Whenever a line of the listing contains the string "since", return that line.

==== PROVIDED INFORMATION ====

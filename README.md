# Switch-selected digital multimeter: FPGA logic

A bench multimeter built around one 16-bit ADC. Every quantity it measures
(DC voltage, DC current, resistance, transistor beta) is first turned into a
voltage by an analog front end. Reed relays route the front end of the chosen
meter to an AD976 ADC (±10 V input, 16-bit two's complement result). The FPGA
logic here starts each conversion and collects its result, scales the code
into the reading of the selected meter, and shows it on the board's
seven-segment displays, 4½ digits plus sign and a two-letter unit. The meter
is chosen with four slide switches. The same FPGA outputs drive the relays, so
the switches both reconfigure the analog path and change how the digits are
interpreted.

Adding a meter means adding one front end that produces a voltage, plus one
entry (factor, offset, unit, decimal point) in the logic.

## Signal chain

```
 switches ─┐                                              ┌─> relay_v/a/o/b (to reed relays)
           v                                              │
 adc_data ─> meter_fsm ──value, neg, mode──> bin2bcd ──digits──> display_driver ─> hex[5:0]
 adc_busy ─>  (meter_convert inside)   │       │                                  hex_dp
 adc_rc   <─                           │       └─ decimal point per mode
                                       └─ unit characters ──────────────────────> hex[7:6]
```

| Module | File | Role |
|---|---|---|
| `dmm_top` | `rtl/dmm_top.sv` | wires the chain, puts the sign on HEX5 |
| `meter_fsm` | `rtl/meter_fsm.sv` | three-state ADC sequencer, registers readings, relays, unit |
| `meter_convert` | `rtl/meter_convert.sv` | combinational per-meter scaling and lookup |
| `bin2bcd` | `rtl/bin2bcd.sv` | binary to six BCD digits, display hold timer, decimal point |
| `display_driver` | `rtl/display_driver.sv` | BCD to seven-segment |
| `dmm_pkg` | `rtl/dmm_pkg.sv` | state and mode encodings, relay and segment constants |

## The ADC handshake

The AD976 has one control input, R/C. A falling edge starts a conversion.
BUSY goes low shortly after that and returns high when the result is on
D15..D0. `meter_fsm` runs the converter continuously with three states,
encoded as two bits:

| State | Code | What happens | Leaves when |
|---|---|---|---|
| ACQUIRE | `00` | R/C is driven low, which starts the next conversion. The result of the previous conversion is read, scaled and registered (`value_valid` pulses). Mode, unit and relay drive are loaded from the switches. | always, after one cycle |
| TIMING | `01` | R/C is held low while a timer counts `TIMER_LIMIT` cycles. R/C goes high as the state ends. | timer reaches `TIMER_LIMIT` |
| CONVERSION | `10` | wait | BUSY reads 1 |

The data bus is read in ACQUIRE. That is safe because the FSM only gets
there after seeing BUSY high, and the bus stays valid until the conversion
just started drives it to high impedance. The very first ACQUIRE after reset
pushes nothing, since no conversion has run yet.

Two timing constraints decide `TIMER_LIMIT`:

* R/C must stay low for at least 50 ns, which is 3 cycles at 50 MHz.
* CONVERSION exits on BUSY = 1. When it starts, BUSY must therefore already
  have gone low for the new conversion, or the FSM would take the old "done"
  level for the new one. The AD976 takes up to 83 ns to pull BUSY low, and
  BUSY passes a two-flop synchroniser here, so 8 cycles (160 ns) are used.

One sample therefore takes 1 + 8 cycles plus the conversion time (about 8 µs
on the AD976), a little over 100 kSa/s. Readings arrive far faster than a
person can read them. The display stage keeps its own slower refresh, below.

Relays and unit change only in ACQUIRE, so they hold still during a
conversion. The catch: the conversion started in the ACQUIRE that switches
the relays samples the input while the relays are still moving. The reading
pushed after a meter change is therefore stale (old input, new scale factor).
From the next one on, readings are clean. Real reed relays also need a few
milliseconds to settle; the display hold covers that.

## Scaling a code into a reading

For every meter the reading is an integer in the meter's display unit:

```
reading = (code * INC) / 100 - OFFSET        ('/' truncates toward zero)
neg     = reading < 0,  value = |reading|   (saturated to 16 bits)
```

The multiply / divide-by-100 / subtract-offset form is the original
firmware's. The constants below are derived in this design from the front-end
values, because no calibration constants are known. Each is a `meter_convert`
parameter, so a calibrated instrument can override them.

| Meter | Switch | Mode | Unit chars | Display unit | Front end (ADC input) | INC | OFFSET | Shown as |
|---|---|---|---|---|---|---|---|---|
| Voltmeter | `sw_voltmeter` | `000` | `dc` | 1 mV | ÷2 divider (220 Ω/220 Ω), 0.61035 mV per code | 61 | 0 | `19.741` |
| Ammeter | `sw_ammeter` | `001` | `nA` (mA) | 10 µA | 50 mV per mA: 6.1035 µA per code. Inverse of the measured response (reading = 0.8164·I + 0.127 mA) | 75 | 16 | `010.02` |
| Ohmmeter | `sw_ohmmeter` | `010` | `oh` | 100 Ω | 5 µA current source: 61.035 Ω per code | 61 | 0 | `0.9994` (MΩ) |
| Beta meter | `sw_betameter` | `011` | `bE` | 1 | assumed 10 µA base current, 50 Ω emitter sense | 61 | 0 | `150` |
| none / several | | `111` | blank | | all relays open | | | `0` |

Relay drive per meter is 2 bits: `01` closes that meter's relay, `00` leaves
it open. Because INC is the integer 61 for 0.61035, voltages read about
0.06 % low: 19.753 V shows as 19.741. Use a finer factor (for example
`INC=6104` and a divisor of 10000) if that matters. The divisor is fixed at
100 here, as in the original firmware.

## Display

* **Digits.** `bin2bcd` splits the 16-bit magnitude by successive division
  and remainder (÷100000, rem, ÷10000, …), as the original firmware did, into
  BCD5..BCD0. The result is registered only every `HOLD_CYCLES` cycles
  (default 12,500,000, i.e. 0.25 s), so the last digits do not flicker. The
  sign is captured on the same clock edge.
* **Sign.** HEX5 shows `-` for a negative reading and is blank otherwise.
  BCD5 is always 0 for a 16-bit value, so HEX5 is free. `neg_led` gives the
  live sign.
* **Decimal point.** The point is fixed per meter: voltmeter on HEX3
  (`20.000` V), ammeter on HEX2 (`200.00` mA), ohmmeter on HEX4 (`2.0000` MΩ),
  none for beta. `hex_dp[3:0]` are the points of HEX5..HEX2, active low.
* **Unit.** HEX7 and HEX6 take the two unit characters straight from the
  controller.
* **Segment order.** All segment vectors are active low with segment **a in
  bit 6** down to g in bit 0. Under that order the original unit codes
  `10000101110010` and `11010100001000` spell `dc` and `nA`. The DE2 board
  numbers its HEX pins the other way (a = bit 0), so reverse the bits in the
  pin assignment.

## Where this departs from the specification it was built for

* **No automatic range change.** The instrument was specified with three
  ranges per quantity and automatic switching. The logic uses one fixed format
  per meter. At the ADC's 0.61 mV step the lower voltage ranges (0.1 mV and
  10 µV digits) would only show noise. Likewise, the ohmmeter cannot resolve
  10 Ω (one code is 61 Ω) and the ammeter cannot fill a 2.0000 mA range.
* **Beta meter.** Its front end was dropped from the finished instrument. The
  mode remains, with assumed constants, because the controller and relay
  outputs provide for it.
* **Choices made in this design.** The following are not given by the
  original: the scale factors, the 8-cycle timer, the BUSY synchroniser, the
  0.25 s hold, the decimal point per meter, the `oh`/`bE` unit letters and
  mode codes `010`/`011`, the blank state for no or several meters, the sign
  on HEX5, and the asynchronous active-low reset.

## Outside the FPGA

The power supply, the voltage divider, the ammeter's current-to-voltage
converter, the ohmmeter's current source, the beta front end, the reed
relays and the AD976 itself are analog or bought-in parts. They appear only
as ports of `dmm_top`. For simulation, `tb/ad976_model.sv` models the ADC
behaviourally: R/C, BUSY and the data bus, with a junk value on the bus while
converting. It also counts protocol violations. The testbenches model the
front ends as simple formulas.

## Verification

Each testbench prints `TB_RESULT checks=N failures=M` and has a watchdog.

| Testbench | What it checks |
|---|---|
| `tb_meter_convert` | all 16 switch combinations × extreme, near-zero and random codes against an independent reference model; hand-worked points |
| `tb_meter_fsm` | 200 samples with random inputs and switch changes. Each reading matches the code actually converted. R/C is low for exactly `TIMER_LIMIT` cycles. No ADC protocol violation. Sample period within bounds. Only legal state transitions. Relays and unit load in ACQUIRE. |
| `tb_bin2bcd` | 1000 refreshes against decimal text formatting; hold period; decimal point per mode; digits frozen between refreshes; reset |
| `tb_display_driver` | all 16 codes in all 6 positions against patterns built from segment names |
| `tb_dmm_top` | end to end through an analog front-end model, reading only the segment outputs. Covers every meter, both signs, no meter and two meters. Each reading must match exactly and lie within 0.3 % of full scale of the physical input. Counts conversions, refreshes, modes, minus sign, blank display and relay changes. `HOLD_CYCLES` is cut to 500. |
| `tb_dmm_full` | `dmm_top` with all defaults and the 8 µs ADC. 19.753 V shows `19.741`, then −5 V shows `-4.997`. Refreshes are 12,500,000 cycles apart. About 0.5 s of board time, ~10 s of simulation. |

Run one with Verilator 5, for example:

```
verilator --binary --timing -Irtl -Itb -y rtl -y tb \
    rtl/dmm_pkg.sv tb/dmm_tb_pkg.sv tb/tb_dmm_top.sv --top-module tb_dmm_top
./obj_dir/Vtb_dmm_top
```

`meter_fsm` carries two assertions on the R/C level in TIMING and
CONVERSION. Add `--assert` to check them.

The models are idealised, so what the tests show is that the logic does what
is described above. They do not show that the constants match real hardware:
the scale factors assume nominal component values, and the only calibration
data used is the ammeter's measured line.
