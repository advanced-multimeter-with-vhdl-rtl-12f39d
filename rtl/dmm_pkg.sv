// dmm_pkg: types and constants shared by the multimeter logic.
//
// The controller steps through three states whose two-bit codes are fixed
// (ACQUIRE = 00, TIMING = 01, CONVERSION = 10). Each meter has a three-bit
// mode code; voltmeter (000) and ammeter (001) codes and their unit
// characters are the ones the multimeter's firmware used, the ohmmeter, beta
// meter and "no meter" codes are this design's choice.
//
// Seven-segment patterns are active low and packed with segment a in bit 6
// down to segment g in bit 0. That order is the one under which the unit
// codes 10000101110010 ("dc") and 11010100001000 ("nA") spell their letters.
package dmm_pkg;

  // ADC result width (AD976: 16-bit two's complement)
  localparam int unsigned ADC_W   = 16;
  // Width of a displayed reading (unsigned magnitude)
  localparam int unsigned VALUE_W = 16;
  // Number of numeric display digits (BCD5..BCD0)
  localparam int unsigned NDIG    = 6;

  typedef enum logic [1:0] {
    ST_ACQUIRE    = 2'b00,
    ST_TIMING     = 2'b01,
    ST_CONVERSION = 2'b10
  } state_e;

  typedef enum logic [2:0] {
    MODE_VOLT = 3'b000,
    MODE_AMP  = 3'b001,
    MODE_OHM  = 3'b010,
    MODE_BETA = 3'b011,
    MODE_NONE = 3'b111
  } mode_e;

  // Meter select switches, one per meter
  typedef struct packed {
    logic beta;
    logic ohm;
    logic amp;
    logic volt;
  } meter_sel_t;

  // Reed relay drive, two bits per meter: 01 = meter connected, 00 = open
  typedef struct packed {
    logic [1:0] b;
    logic [1:0] o;
    logic [1:0] a;
    logic [1:0] v;
  } relay_t;

  localparam logic [1:0] RELAY_ON  = 2'b01;
  localparam logic [1:0] RELAY_OFF = 2'b00;

  typedef logic [6:0] seg_t;

  // Characters, active low, bit 6 = a ... bit 0 = g
  localparam seg_t SEG_BLANK = 7'b1111111;
  localparam seg_t SEG_MINUS = 7'b1111110;
  localparam seg_t SEG_d     = 7'b1000010;
  localparam seg_t SEG_c     = 7'b1110010;
  localparam seg_t SEG_n     = 7'b1101010;
  localparam seg_t SEG_A     = 7'b0001000;
  localparam seg_t SEG_o     = 7'b1100010;
  localparam seg_t SEG_h     = 7'b1101000;
  localparam seg_t SEG_b     = 7'b1100000;
  localparam seg_t SEG_E     = 7'b0110000;

  // Unit shown on the two leftmost digits
  localparam logic [13:0] UNIT_VOLT  = {SEG_d, SEG_c};       // "dc"
  localparam logic [13:0] UNIT_AMP   = {SEG_n, SEG_A};       // "nA" (mA)
  localparam logic [13:0] UNIT_OHM   = {SEG_o, SEG_h};       // "oh"
  localparam logic [13:0] UNIT_BETA  = {SEG_b, SEG_E};       // "bE"
  localparam logic [13:0] UNIT_BLANK = {SEG_BLANK, SEG_BLANK};

  // Digit codes understood by the display driver besides 0..9
  localparam logic [3:0] DIG_MINUS = 4'd10;
  localparam logic [3:0] DIG_BLANK = 4'd15;

  // Segment pattern of a digit code: 0-9, minus, anything else blank
  function automatic seg_t seg_of(input logic [3:0] d);
    case (d)
      4'd0:    return 7'b0000001;
      4'd1:    return 7'b1001111;
      4'd2:    return 7'b0010010;
      4'd3:    return 7'b0000110;
      4'd4:    return 7'b1001100;
      4'd5:    return 7'b0100100;
      4'd6:    return 7'b0100000;
      4'd7:    return 7'b0001111;
      4'd8:    return 7'b0000000;
      4'd9:    return 7'b0000100;
      4'd10:   return SEG_MINUS;
      default: return SEG_BLANK;
    endcase
  endfunction

endpackage
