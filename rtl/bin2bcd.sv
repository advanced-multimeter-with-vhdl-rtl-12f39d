// bin2bcd: binary reading to six BCD digits, refreshed at a readable rate.
//
// The unsigned reading is split into decimal digits by successive division
// and remainder: d5 = v / 100000, v = v rem 100000, d4 = v / 10000, and so on
// down to d0 = v rem 10. This follows the multimeter firmware's algorithm;
// here it is combinational division by constants. The digits are registered
// only when a hold timer of HOLD_CYCLES expires, so the last digits do not
// flicker while the input changes every few microseconds. 'update' is high
// during the one cycle whose clock edge loads the new digits, so a caller can
// capture related data (the sign) on the same edge.
//
// The decimal points of HEX5..HEX2 (dp_n[3]..dp_n[0], active low) are set from
// the meter mode in the same register: voltmeter readings (mV) show as 20.000
// (point on HEX3), ammeter readings (10 uA) as 200.00 mA (HEX2), ohmmeter
// readings (100 ohm) as 2.0000 MOhm (HEX4), beta readings without a point.
// Which point each meter uses and the 0.25 s hold time are this design's
// choices. Reset (asynchronous, active low) clears the digits to 0 and turns
// all points off.
module bin2bcd
  import dmm_pkg::*;
#(
  parameter int unsigned IN_W        = 16,
  parameter int unsigned HOLD_CYCLES = 12_500_000
) (
  input  logic                clk,
  input  logic                rst_n,
  input  logic [IN_W-1:0]     value,
  input  mode_e               mode,
  output logic [NDIG-1:0][3:0] bcd,
  output logic [3:0]          dp_n,
  output logic                update
);

  localparam int unsigned HW = (HOLD_CYCLES > 1) ? $clog2(HOLD_CYCLES) : 1;

  logic [HW-1:0]        hold;
  logic [NDIG-1:0][3:0] digits;
  logic [3:0]           dp_next;

  // successive division by powers of ten, most significant digit first
  always_comb begin
    logic [31:0] rest;
    logic [31:0] pow;
    rest = 32'(value);
    pow  = 32'd100000;
    for (int i = NDIG - 1; i >= 0; i--) begin
      digits[i] = 4'(rest / pow);
      rest      = rest % pow;
      pow       = pow / 10;
    end
  end

  always_comb begin
    unique case (mode)
      MODE_VOLT: dp_next = 4'b1101;   // HEX3
      MODE_AMP:  dp_next = 4'b1110;   // HEX2
      MODE_OHM:  dp_next = 4'b1011;   // HEX4
      default:   dp_next = 4'b1111;
    endcase
  end

  assign update = (hold >= HW'(HOLD_CYCLES - 1));

  always_ff @(posedge clk or negedge rst_n) begin
    if (!rst_n) begin
      hold <= '0;
      bcd  <= '0;
      dp_n <= 4'b1111;
    end else if (update) begin
      hold <= '0;
      bcd  <= digits;
      dp_n <= dp_next;
    end else begin
      hold <= hold + 1'b1;
    end
  end

endmodule
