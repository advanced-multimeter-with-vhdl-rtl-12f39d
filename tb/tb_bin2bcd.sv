// tb_bin2bcd: self-checking test of the binary-to-BCD stage.
//
// With a short hold time (HOLD = 5 cycles) it feeds boundary and random
// values in every mode and checks, at each update, that the six digits equal
// the decimal text of the value held at the loading edge and that the decimal
// point matches the mode. It also checks the digits stay frozen between
// updates, updates come exactly every HOLD cycles and reset clears the
// digits and turns the points off.
`timescale 1ns/1ps
module tb_bin2bcd;
  import dmm_pkg::*;
  import dmm_tb_pkg::*;

  localparam int HOLD = 5;

  logic        clk = 1'b0;
  logic        rst_n = 1'b1;
  logic [15:0] value;
  mode_e       mode;
  logic [5:0][3:0] bcd;
  logic [3:0]  dp_n;
  logic        update;

  int checks = 0, failures = 0;
  int cyc = 0, last_upd = -1, nupd = 0;
  int loaded_value;
  mode_e loaded_mode;
  logic [5:0][3:0] held;

  always #10 clk = ~clk;

  bin2bcd #(.IN_W(16), .HOLD_CYCLES(HOLD)) dut (
    .clk(clk), .rst_n(rst_n), .value(value), .mode(mode),
    .bcd(bcd), .dp_n(dp_n), .update(update));

  function automatic logic [3:0] exp_dp(input mode_e m);
    case (m)
      MODE_VOLT: return 4'b1101;
      MODE_AMP:  return 4'b1110;
      MODE_OHM:  return 4'b1011;
      default:   return 4'b1111;
    endcase
  endfunction

  task automatic fail(input string msg);
    failures++;
    if (failures < 15) $display("FAIL @%0t: %s", $time, msg);
  endtask

  // inputs change on the falling edge; 'update' marks the loading rising edge
  logic load_next = 0;
  always @(posedge clk) begin
    if (rst_n) begin
      cyc++;
      if (update) begin
        loaded_value = int'(value);
        loaded_mode  = mode;
        load_next    = 1;
        checks++;
        if (last_upd >= 0 && cyc - last_upd != HOLD)
          fail($sformatf("update after %0d cycles, expected %0d", cyc - last_upd, HOLD));
        last_upd = cyc;
      end
    end
  end

  always @(negedge clk) begin
    if (rst_n) begin
      if (load_next) begin
        load_next = 0;
        nupd++;
        for (int k = 0; k < 6; k++) begin
          checks++;
          if (int'(bcd[k]) != dec_digit(loaded_value, k))
            fail($sformatf("value %0d digit %0d = %0d", loaded_value, k, bcd[k]));
        end
        checks++;
        if (dp_n != exp_dp(loaded_mode))
          fail($sformatf("mode %b point %b", loaded_mode, dp_n));
        held = bcd;
      end else if (nupd > 0) begin
        checks++;
        if (bcd != held) fail("digits changed between updates");
      end
      // new stimulus every cycle
      case ($urandom_range(0, 5))
        0: value = 16'hFFFF;
        1: value = 16'(($urandom_range(0, 9)) * 10000 + $urandom_range(0, 9) * 1000);
        default: value = 16'($urandom);
      endcase
      case ($urandom_range(0, 4))
        0: mode = MODE_VOLT;
        1: mode = MODE_AMP;
        2: mode = MODE_OHM;
        3: mode = MODE_BETA;
        default: mode = MODE_NONE;
      endcase
    end
  end

  initial begin
    #200000;
    failures++;
    $display("watchdog expired");
    $display("TB_RESULT checks=%0d failures=%0d", checks, failures);
    $finish;
  end

  initial begin
    value = 16'd12345;
    mode  = MODE_VOLT;
    #1 rst_n = 1'b0;
    #1;
    checks++;
    if (bcd != '0 || dp_n != 4'b1111) fail("reset state");
    repeat (2) @(posedge clk);
    #1 rst_n = 1'b1;
    wait (nupd >= 1000);
    @(posedge clk);
    $display("TB_RESULT checks=%0d failures=%0d", checks, failures);
    $finish;
  end

endmodule
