// display_driver: six-digit seven-segment decoder for HEX5..HEX0.
//
// Each 4-bit code is decoded on its own: 0-9 give the decimal digit, 10 gives
// a minus sign and 11-15 blank the digit. Segments are active low, with
// segment a in bit 6 down to segment g in bit 0, the order the unit characters
// of the multimeter use. The minus and blank codes are this design's
// additions; they let the top show the sign of the reading on HEX5.
// Purely combinational, no clock.
module display_driver
  import dmm_pkg::*;
(
  input  logic [NDIG-1:0][3:0] digit,
  output seg_t [NDIG-1:0]      seg
);

  always_comb begin
    for (int i = 0; i < NDIG; i++) begin
      seg[i] = seg_of(digit[i]);
    end
  end

endmodule
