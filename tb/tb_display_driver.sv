// tb_display_driver: self-checking test of the seven-segment decoder.
//
// Every one of the 16 codes is applied to every digit position, with random
// codes on the other positions, and each pattern is compared with one built
// from the names of the segments that should light (dmm_tb_pkg).
`timescale 1ns/1ps
module tb_display_driver;
  import dmm_pkg::*;
  import dmm_tb_pkg::*;

  logic [5:0][3:0] digit;
  seg_t [5:0]      seg;

  int checks = 0, failures = 0;

  display_driver dut (.digit(digit), .seg(seg));

  function automatic logic [6:0] expected(input logic [3:0] d);
    if (d < 10)  return digit_pattern(int'(d));
    if (d == 10) return seg_lit("g");
    return 7'b1111111;
  endfunction

  initial begin
    #100000;
    failures++;
    $display("watchdog expired");
    $display("TB_RESULT checks=%0d failures=%0d", checks, failures);
    $finish;
  end

  initial begin
    for (int rep = 0; rep < 20; rep++) begin
      for (int pos = 0; pos < 6; pos++) begin
        for (int d = 0; d < 16; d++) begin
          for (int k = 0; k < 6; k++) digit[k] = 4'($urandom);
          digit[pos] = 4'(d);
          #1;
          for (int k = 0; k < 6; k++) begin
            checks++;
            if (seg[k] != expected(digit[k])) begin
              failures++;
              if (failures < 10)
                $display("FAIL position %0d code %0d: %b, expected %b", k, digit[k], seg[k], expected(digit[k]));
            end
          end
        end
      end
    end
    $display("TB_RESULT checks=%0d failures=%0d", checks, failures);
    $finish;
  end

endmodule
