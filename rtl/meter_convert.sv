// meter_convert: turns a signed ADC code into the reading of the selected meter.
//
// For the meter picked by the switches, the two's complement code is
// multiplied by a per-meter factor, divided by 100 (truncating toward zero),
// and a per-meter offset is subtracted: reading = code*INC/100 - OFFSET.
// The result is split into a negative flag and a magnitude, which is an
// integer in the meter's display unit; the decimal point is placed later by
// the BCD stage. The same lookup also gives the mode code, the two unit
// characters and the reed relay drive (01 for the selected meter, 00 for the
// rest). This multiply / divide-by-100 / subtract-offset scheme and the
// voltmeter and ammeter codes are those of the original firmware.
//
// The factors are this design's derivation, since only their role is known:
//   voltmeter  mV:     220/220 ohm divider, 20 V / 2^15 = 0.61035 mV/code  -> 61
//   ammeter    10 uA:  10 V / 2^15 / 50 ohm = 6.1035 uA/code, divided by the
//                      measured slope 0.8164 -> 0.7476 units/code -> 75; the
//                      measured intercept 0.127 mA / 0.8164 = 15.6 units -> 16
//   ohmmeter   100 ohm: 10 V / 2^15 / 5 uA = 61.035 ohm/code -> 61
//   beta meter 1:      assumed 50 ohm emitter sense and 10 uA base current -> 61
// With no meter or several meters selected, all relays open, the mode is
// MODE_NONE, the unit is blank and the reading is 0.
//
// Purely combinational; the controller registers the outputs.
module meter_convert
  import dmm_pkg::*;
#(
  parameter int INC_VOLT    = 61,
  parameter int OFFSET_V    = 0,
  parameter int INC_AMP     = 75,
  parameter int OFFSET_AMP  = 16,
  parameter int INC_OHM     = 61,
  parameter int OFFSET_OHM  = 0,
  parameter int INC_BETA    = 61,
  parameter int OFFSET_BETA = 0
) (
  input  meter_sel_t           sel,
  input  logic [ADC_W-1:0]     code,
  output logic [VALUE_W-1:0]   value,
  output logic                 neg,
  output mode_e                mode,
  output logic [13:0]          unit,
  output relay_t               relay
);

  int inc, offset;
  int scaled;

  always_comb begin
    relay  = '{default: RELAY_OFF};
    mode   = MODE_NONE;
    unit   = UNIT_BLANK;
    inc    = 0;
    offset = 0;
    unique case (sel)
      4'b0001: begin
        mode = MODE_VOLT; unit = UNIT_VOLT; relay.v = RELAY_ON;
        inc = INC_VOLT;   offset = OFFSET_V;
      end
      4'b0010: begin
        mode = MODE_AMP;  unit = UNIT_AMP;  relay.a = RELAY_ON;
        inc = INC_AMP;    offset = OFFSET_AMP;
      end
      4'b0100: begin
        mode = MODE_OHM;  unit = UNIT_OHM;  relay.o = RELAY_ON;
        inc = INC_OHM;    offset = OFFSET_OHM;
      end
      4'b1000: begin
        mode = MODE_BETA; unit = UNIT_BETA; relay.b = RELAY_ON;
        inc = INC_BETA;   offset = OFFSET_BETA;
      end
      default: ;
    endcase

    // signed arithmetic, '/' truncates toward zero
    scaled = (int'(signed'(code)) * inc) / 100 - offset;
    if (scaled < 0) begin
      neg    = 1'b1;
      scaled = -scaled;
    end else begin
      neg    = 1'b0;
    end
    // saturate to the display width
    if (scaled > int'({VALUE_W{1'b1}}))
      value = '1;
    else
      value = VALUE_W'(scaled);
  end

endmodule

====

▶ _TASK OUTPUT_
pushes nothing, since no conversion has run yet.
// The factors are this design's derivation, since only their role is known:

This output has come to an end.